How Is It Different From A Personal Loan

A personal loan is unsecured. It is based on your credit score, income, and job profile. Interest rates are higher because of the risk.

On the other hand, when you apply for a loan on mutual fund, you provide security. This reduces the risk for the lender. That is why such loans usually have:

  • Lower interest rates
  • Faster approval time
  • Longer repayment flexibility

It is ideal for people who want money quickly but do not want to close or redeem their investments.

How To Apply?

Getting started is easy. Most banks and apps now support the digital pledging of mutual funds. Here is a simple guide:

  1. Log in to your preferred loan app or banking platform.
  2. Select “Loan against Securities” or a similar option.
  3. Choose “Mutual Fund” as the security.
  4. Enter your fund portfolio details.
  5. Select the loan amount and tenure.
  6. Submit and wait for approval.

Once approved, the money is credited directly to your account.

Things You Should Know

Before you take this step, here are some important points:

  • Not all mutual funds are accepted. Liquid and equity funds are preferred.
  • If the fund value drops too much, you may need to pay extra to maintain the margin.
  • You cannot redeem the pledged funds until the loan is closed.
  • Regular interest needs to be paid, just like any other loan.
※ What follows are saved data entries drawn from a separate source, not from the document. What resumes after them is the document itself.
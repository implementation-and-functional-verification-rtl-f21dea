# RV32IM security SoC for IoT nodes

A small system-on-chip for devices that must encrypt what they send. A
five-stage pipelined RISC-V core (RV32I plus the M extension) runs the
application. An ACORN-128 authenticated-encryption engine (AEAD: it encrypts
and also produces an authentication tag) sits behind memory-mapped FIFOs. A
UART carries data out. The core, the UART and the cipher each run in their
own clock domain, and data crosses between domains only through dual-clock
FIFOs with Gray-coded pointers.

Software drives the cipher with plain loads and stores. It writes instruction
and segment-header words followed by data into two input queues:

- PDI (public data input): nonce, associated data and message;
- SDI (secret data input): the key.

It then polls a status bit and reads the ciphertext, tag and status words back
from an output queue. Those words can be written to the UART.

```
             +------------------- soc_top -------------------------------+
 program --->| imem 256 KB --> riscv_core --bus--> mmio_wrapper          |
 load port   |                 (5 stages,          |  addr[19:18]        |
             |                  M unit)            +-0-> dmem 256 KB     |
             |                                     +-1-> uart_periph ----+--> tx / rx
             |                                     +-2-> sec_module      |
             |                                     +-3-> addr_error      |
             |  reset_sync x3 (core, UART, cipher clock domains)         |
             +-----------------------------------------------------------+
```

## Memory map

The data bus decodes `address[19:18]`:

| Region | Address | Target |
|---|---|---|
| 0 | 0x00000–0x3FFFF | data memory, 256 KB |
| 1 | 0x40000 | UART |
| 2 | 0x80000 | security module |
| 3 | 0xC0000– | no device; any access sets the sticky `addr_error` output |

### Data memory

The data memory reads the word that holds the byte address and the word after
it. It returns the four bytes that start at the address, so halfword and word
accesses need not be aligned. Stores use byte enables across the same two
words. Byte order is little-endian.

### UART registers

Each register is one byte, at these byte offsets:

| Offset | Register | Behaviour |
|---|---|---|
| +0 | data-in | A store writes the byte and queues it for sending. |
| +1 | data-out | Byte at the head of the receive queue. |
| +2 | CSR | `{0000, Rx_Empty, Tx_full, Rd_UART, Wr_UART}` |

CSR write bits:

- writing 1 to `Wr_UART` sends data-in again;
- writing 1 to `Rd_UART` pops the receive queue;
- both bits read back as 0.

Line format: 8 data bits, no parity, 1 stop bit, 16 baud ticks per bit.
The baud divisor `DIV` defaults to 27 UART clocks per tick.

### Security module registers

| Offset | Register | Behaviour |
|---|---|---|
| +0 | PDI | A word store writes the register and pushes it into the PDI FIFO. |
| +4 | SDI | Same, for the SDI FIFO. |
| +8 | DO | Word at the head of the output FIFO. A word load pops it. |
| +12 | CSR | `{00, PDI_full, SDI_full, DO_empty, PDI_wr, SDI_wr, DO_rd}` |

Byte and halfword stores to PDI or SDI only update bytes of the register.
Writing 1 to `PDI_wr` or `SDI_wr` then pushes the register. Writing 1 to
`DO_rd` pops DO. A typical program:

1. Push the PDI words: instruction, headers, nonce, associated data,
   message. The 32-word PDI FIFO holds a whole short request, so no flag
   check is needed for the test vector; longer requests wait while
   `PDI_full` is set.
2. Push the SDI words (key instruction, key header, key).
3. Wait while `DO_empty` (CSR bit 3) is set, then load DO; repeat for each
   output word.

## The pipeline

Stages: IF, ID, EX, MEM, WB. The control unit decodes in ID into a bundle of
signals (`riscv_pkg::ctrl_t`) that travels down the pipeline.

### ALU and comparisons

The ALU has eight operations on a 3-bit select: add, sub, sll, xor, srl, sra,
or, and. It also produces zero, carry, sign and overflow flags.

There is no separate comparator. Branches and SLT/SLTU subtract and feed the
flags to the branch circuit, an 8:1 multiplexer on funct3:

- signed less-than is `sign XOR overflow`;
- unsigned less-than is the borrow.

### Hazards and forwarding

| Situation | Mechanism | Cost |
|---|---|---|
| Result needed by the next instructions | Stage-3 forwarding unit drives two 4:1 operand muxes (see below). The newer stage wins. | none |
| Store data produced by the instruction just ahead | Stage-4 forwarding unit (FDATA) replaces the store data in MEM with the write-back value. | none |
| Load result used by the next instruction | Hazard unit holds PC and IF/ID for one cycle and sends a bubble into ID/EX. Store data is exempt because FDATA covers it. | 1 cycle |
| Taken branch or jump | Branches are predicted not taken and resolved in MEM. A taken branch, JAL or JALR redirects the PC and flushes IF/ID, ID/EX and EX/MEM. Flush overrides both kinds of stall. | 3 instructions |

The stage-3 operand mux inputs are:

- 00: register file;
- 01: MEM-stage ALU result;
- 10: write-back data;
- 11: MEM-stage PC+4 or LUI immediate.

### Multiply and divide

The multiplier is a radix-2 Booth multiplier. The divider is a restoring
divider. Both iterate on 33-bit operands, so one extra sign or zero bit covers
every signed/unsigned mix (MULH, MULHSU, MULHU, DIV/DIVU, REM/REMU).

The wrappers:

- extend the operands;
- take magnitudes for signed division;
- fix the signs of the quotient and remainder;
- apply the RISC-V rules for division by zero and for −2^31 / −1.

Timing: an M instruction stays 34 cycles in EX. The first iteration runs in
the start cycle. Meanwhile PC, IF/ID and ID/EX hold and EX/MEM receives
bubbles, so older instructions drain. A flush aborts the operation.

The unit latches funct3 and both operands when it starts. An operand that came
through a forwarding path is gone from that path long before the result is
ready.

### Register file

The register file writes through: a read of the register being written returns
the new value.

## ACORN engine

`acorn_datapath` holds the 293-bit ACORN-128 state. It performs eight state
updates per clock: one byte in, one byte out. `acorn_aead` follows the
structure of the CAESAR hardware interface.

The pre-processor parses these PDI/SDI words:

| Word | PDI | SDI |
|---|---|---|
| 0x7000_0000 | activate key | |
| 0x2000_0000 | encrypt | |
| 0x3000_0000 | decrypt | |
| 0x4000_0000 | | load key |
| 0xD200_0010 | nonce header | |
| 0x1200_00LL | associated-data header | |
| 0x47/0x4700_00LL | message header | |
| 0x52/0x5200_00LL | ciphertext header | |
| 0x8300_0010 | tag header | |
| 0xC700_0010 | | key header |

LL is the segment length in bytes. Data bytes are big-endian within a word,
and a partial last word is zero-padded.

Phases, counted in cipher-clock cycles:

| Phase | Cycles |
|---|---|
| Initialisation | 224 |
| Each padding | 32 |
| Finalisation | 96 |

Data phases take one cycle per byte.

Output on DO:

- **Encryption:** ciphertext header (flags copied from the message header),
  the ciphertext, tag header, four tag words, then status 0xE000_0000.
- **Decryption:** the plaintext words wait in an internal FIFO until the
  computed tag equals the received one. On a match they are released,
  followed by 0xE000_0000. On a mismatch only 0xF000_0000 is output, and the
  plaintext is discarded.

Test vector:

| | Value |
|---|---|
| Key | 55565758…64 |
| Nonce | b0b1…bf |
| Associated data | a0a1…af |
| Message | "Mentor Graphics" |
| Ciphertext | `23604eff 0972a461 2d5f2d2f 4026cf` |
| Tag | `ab5a1f55 5facc365 c4ed4c9c 260234d3` |

## Clock domains

Each domain has a reset synchronizer that asserts asynchronously and releases
on the second clock edge. Crossings:

| Block | Dual-clock FIFOs | Width |
|---|---|---|
| UART | TX, RX | 8 bits |
| Security module | PDI, SDI, DO | 32 bits |

The UART FIFOs hold 16 entries and the security-module FIFOs 32; all have
first-word fall-through. Its Gray
pointers cross through two-flop synchronizers. Flags are pessimistic: a
clock or two late, never early.

## Departures from the reference design and own choices

- **Memories.** Instruction and data memories are plain arrays with
  combinational read, not 2-cycle FPGA block RAM. The instruction memory has
  a load port, used while the core is held in reset.
- **MUL/DIV hold.** While it runs, only PC, IF/ID and ID/EX hold; MEM and WB
  keep draining. The reference holds all five pipeline registers.
- **Booth guard bit.** The Booth adder is one bit wider than the
  accumulator, so the module is correct even for the most negative 33-bit
  multiplicand.
- **Signed comparisons.** They use `sign XOR overflow`. The plain sign bit
  gives wrong results when the subtraction overflows.
- **No address forwarding in MEM.** The stage-4 unit forwards store data
  only. The memory address is the ALU result of stage 3, whose operands
  already see the write-back value through the stage-3 forwarding unit, so a
  separate address-forwarding select would never change a result.
- **Unaligned stores.** Stores may straddle two words, like loads.
- **Own encodings and sizes.** The CSR side effects, the FIFO depths and
  the cipher-side FIFO sizes (bypass 4 words, plaintext hold 64 words) are this design's choices.
- **Not built.** A request/acknowledge handshake synchronizer was considered
  and rejected for this SoC in favour of the dual-clock FIFOs, so it is not
  included. The class-based UVM environment is replaced by plain
  self-checking SystemVerilog testbenches.

## Files

| File | Contents |
|---|---|
| `rtl/riscv_pkg.sv` | Opcodes, ALU codes, control bundle |
| `rtl/riscv_core.sv` | Pipeline |
| `regfile`, `alu`, `alu_control`, `branch_circuit`, `imm_gen`, `control_unit`, `load_ext` | Core datapath and decode |
| `hazard_unit`, `forward_unit_ex`, `forward_unit_mem` | Hazard detection and forwarding |
| `booth_mult`, `mult_wrapper`, `restoring_div`, `div_wrapper`, `muldiv_unit` | M extension |
| `imem`, `dmem`, `mmio_wrapper`, `soc_top` | Memories, bus decode, top |
| `baud_gen`, `uart_tx`, `uart_rx`, `uart_periph` | UART |
| `sync_2ff`, `reset_sync`, `async_fifo`, `sync_fifo` | Synchronizers and FIFOs |
| `acorn_datapath`, `acorn_aead`, `sec_module` | Cipher |

Every module has a testbench `tb/tb_<module>.sv` that checks against values
computed independently and prints `TB_RESULT checks=N failures=M`. Two are
system-level:

- `tb/tb_soc_top.sv` runs the whole SoC at its default size with three
  unrelated clocks. Its program encrypts the test vector (all PDI words
  first, then the key, without polling), decrypts the
  result, sends the ciphertext over the UART (decoded by the testbench),
  exercises MUL/DIV and provokes an address error. It counts load-use stalls,
  flushes, both forwarding paths, M operations, FIFO traffic, cipher output,
  UART transmit/receive and the address error, and fails if any count is zero.
- `tb/tb_core_random.sv` runs 10,000 random RV32IM instructions (ALU, M,
  loads/stores of all sizes, forward branches and jumps). It compares every
  register write with a reference model in the testbench, and at the end the
  registers and data memory.

To simulate with Verilator 5:

```
verilator --binary --timing -Wno-fatal -y rtl -y tb rtl/riscv_pkg.sv tb/tb_soc_top.sv --top-module tb_soc_top
./obj_dir/Vtb_soc_top
```

Substitute any other testbench name. The SoC test takes a few seconds.

## Parameters

| Module | Parameter | Default | Meaning |
|---|---|---|---|
| `soc_top` | `MEM_AW` | 16 | Word-address bits of each memory (256 KB) |
| `soc_top` | `UART_DIV` | 27 | UART clocks per baud tick |
| `uart_periph` | `FIFO_AW` | 4 | Dual-clock FIFO depth 2^`FIFO_AW` |
| `sec_module` | `FIFO_AW` | 5 | Dual-clock FIFO depth 2^`FIFO_AW` |
| `acorn_aead` | `AUX_AW` | 6 | Depth (2^`AUX_AW` words) of the FIFO holding decrypted words until the tag check |
| `acorn_aead` | `BYP_AW` | 2 | Depth (2^`BYP_AW` words) of the bypass FIFO for output headers |
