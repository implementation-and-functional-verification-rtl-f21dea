// riscv_pkg: types and constants shared by the RV32IM core.
// Holds the opcodes of RV32I/RV32M, the 3-bit ALU operation code, the
// load/store size codes and the bundle of control signals that travels
// down the pipeline. Encodings of ALUOP, ToReg, MemWrite and WHB follow the
// control-signal table of the core; the struct layout is this design's own.
package riscv_pkg;

  localparam int XLEN = 32;

  typedef enum logic [6:0] {
    OP_LUI    = 7'b0110111,
    OP_AUIPC  = 7'b0010111,
    OP_JAL    = 7'b1101111,
    OP_JALR   = 7'b1100111,
    OP_BRANCH = 7'b1100011,
    OP_LOAD   = 7'b0000011,
    OP_STORE  = 7'b0100011,
    OP_IMM    = 7'b0010011,
    OP_REG    = 7'b0110011
  } opcode_e;

  // ALU_select
  typedef enum logic [2:0] {
    ALU_ADD = 3'b000,
    ALU_SUB = 3'b001,
    ALU_SLL = 3'b010,
    ALU_XOR = 3'b011,
    ALU_SRL = 3'b100,
    ALU_SRA = 3'b101,
    ALU_OR  = 3'b110,
    ALU_AND = 3'b111
  } alu_sel_e;

  // ALUOP from the control unit
  localparam logic [1:0] ALUOP_REG    = 2'b00;  // decode funct3 and bit 30
  localparam logic [1:0] ALUOP_ADD    = 2'b01;  // address / pc arithmetic
  localparam logic [1:0] ALUOP_BRANCH = 2'b10;  // compare by subtraction
  localparam logic [1:0] ALUOP_IMM    = 2'b11;  // immediate ALU, bit 30 ignored

  // ToReg: write-back source
  localparam logic [1:0] TOREG_PC4 = 2'b00;
  localparam logic [1:0] TOREG_MEM = 2'b01;
  localparam logic [1:0] TOREG_ALU = 2'b10;
  localparam logic [1:0] TOREG_IMM = 2'b11;

  // MemWrite and WHB (load size): 00 none, 01 byte, 10 half, 11 word
  localparam logic [1:0] SZ_NONE = 2'b00;
  localparam logic [1:0] SZ_BYTE = 2'b01;
  localparam logic [1:0] SZ_HALF = 2'b10;
  localparam logic [1:0] SZ_WORD = 2'b11;

  typedef struct packed {
    logic [1:0] aluop;
    logic       alusrc;    // ALU_B = immediate
    logic       pctoalu;   // ALU_A = PC
    logic       regwrite;
    logic [1:0] whb;       // MemRead: load size, 00 = no load
    logic [1:0] memwrite;  // store size, 00 = no store
    logic [1:0] toreg;
    logic       branch;
    logic       uncond;    // JAL
    logic       jmp_i;     // JALR
    logic       ld_sxt;    // sign-extend loads
    logic       cx;        // result = branch-circuit condition (SLT/SLTU)
    logic       muldiv;
    logic       rs1f;      // instruction reads rs1
    logic       rs2f;      // instruction reads rs2
  } ctrl_t;

  localparam ctrl_t CTRL_NOP = '0;

endpackage
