// acorn_datapath: data path of the ACORN-128 cipher core. Holds the 293-bit
// ACORN state S and performs eight state-update steps per cycle when en is
// high, consuming din one bit per step, LSB first. Each step:
//   S289 ^= S235^S230, S230 ^= S196^S193, S193 ^= S160^S154,
//   S154 ^= S111^S107, S107 ^= S66^S61,   S61  ^= S23^S0;
//   ks = S12 ^ S154 ^ maj(S235,S61,S193) ^ ch(S230,S111,S66);
//   f  = S0 ^ ~S107 ^ maj(S244,S23,S160) ^ (ca & S196) ^ (cb & ks) ^ m;
//   shift S down by one and put f into S292.
// m is the input bit, or in decryption (dec = 1) the recovered plaintext bit
// din ^ ks. dout = din ^ ks for every step: ciphertext when encrypting,
// plaintext when decrypting, and the keystream (tag bits) when din = 0.
// dout is combinational from the current state; the state updates on the
// clock edge. clr zeroes the state. The controller (acorn_aead) supplies
// key, IV, data and padding bytes and the ca/cb control bits. The equations
// are those of the published ACORN-128 v3 cipher, which the document selects
// but does not list; the byte-per-cycle width is this design's choice.
module acorn_datapath (
  input  logic       clk,
  input  logic       rst_n,
  input  logic       clr,
  input  logic       en,
  input  logic [7:0] din,
  input  logic       ca,
  input  logic       cb,
  input  logic       dec,
  output logic [7:0] dout
);
  logic [292:0] s_q, s_n;

  function automatic logic maj(input logic x, input logic y, input logic z);
    return (x & y) ^ (x & z) ^ (y & z);
  endfunction
  function automatic logic ch(input logic x, input logic y, input logic z);
    return (x & y) ^ (~x & z);
  endfunction

  always_comb begin
    logic [292:0] s;
    logic ks, f, m;
    s = s_q;
    dout = '0;
    for (int j = 0; j < 8; j++) begin
      s[289] = s[289] ^ s[235] ^ s[230];
      s[230] = s[230] ^ s[196] ^ s[193];
      s[193] = s[193] ^ s[160] ^ s[154];
      s[154] = s[154] ^ s[111] ^ s[107];
      s[107] = s[107] ^ s[66]  ^ s[61];
      s[61]  = s[61]  ^ s[23]  ^ s[0];
      ks = s[12] ^ s[154] ^ maj(s[235], s[61], s[193]) ^ ch(s[230], s[111], s[66]);
      m  = dec ? (din[j] ^ ks) : din[j];
      f  = s[0] ^ ~s[107] ^ maj(s[244], s[23], s[160]) ^ (ca & s[196]) ^ (cb & ks) ^ m;
      dout[j] = din[j] ^ ks;
      s = {f, s[292:1]};
    end
    s_n = s;
  end

  always_ff @(posedge clk or negedge rst_n) begin
    if (!rst_n)   s_q <= '0;
    else if (clr) s_q <= '0;
    else if (en)  s_q <= s_n;
  end
endmodule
Using this method for a short-term requirement is usually safer than redeeming long-term investments.

Benefits At A Glance

  • Keep your investments active.
  • No need to liquidate for short-term needs
  • Lower rates compared to credit cards or personal loans
  • Completely digital in most cases
  • Flexible repayment based on your cash flow

This is why more investors are choosing this route during cash crunches.

Final Word

Using mutual funds as collateral for a loan on mutual fund is a smart way to handle your finances. It helps you avoid breaking investments and keeps your long-term goals intact.

When planned well, this is better than applying for a personal loan, especially when you already have a solid mutual fund portfolio.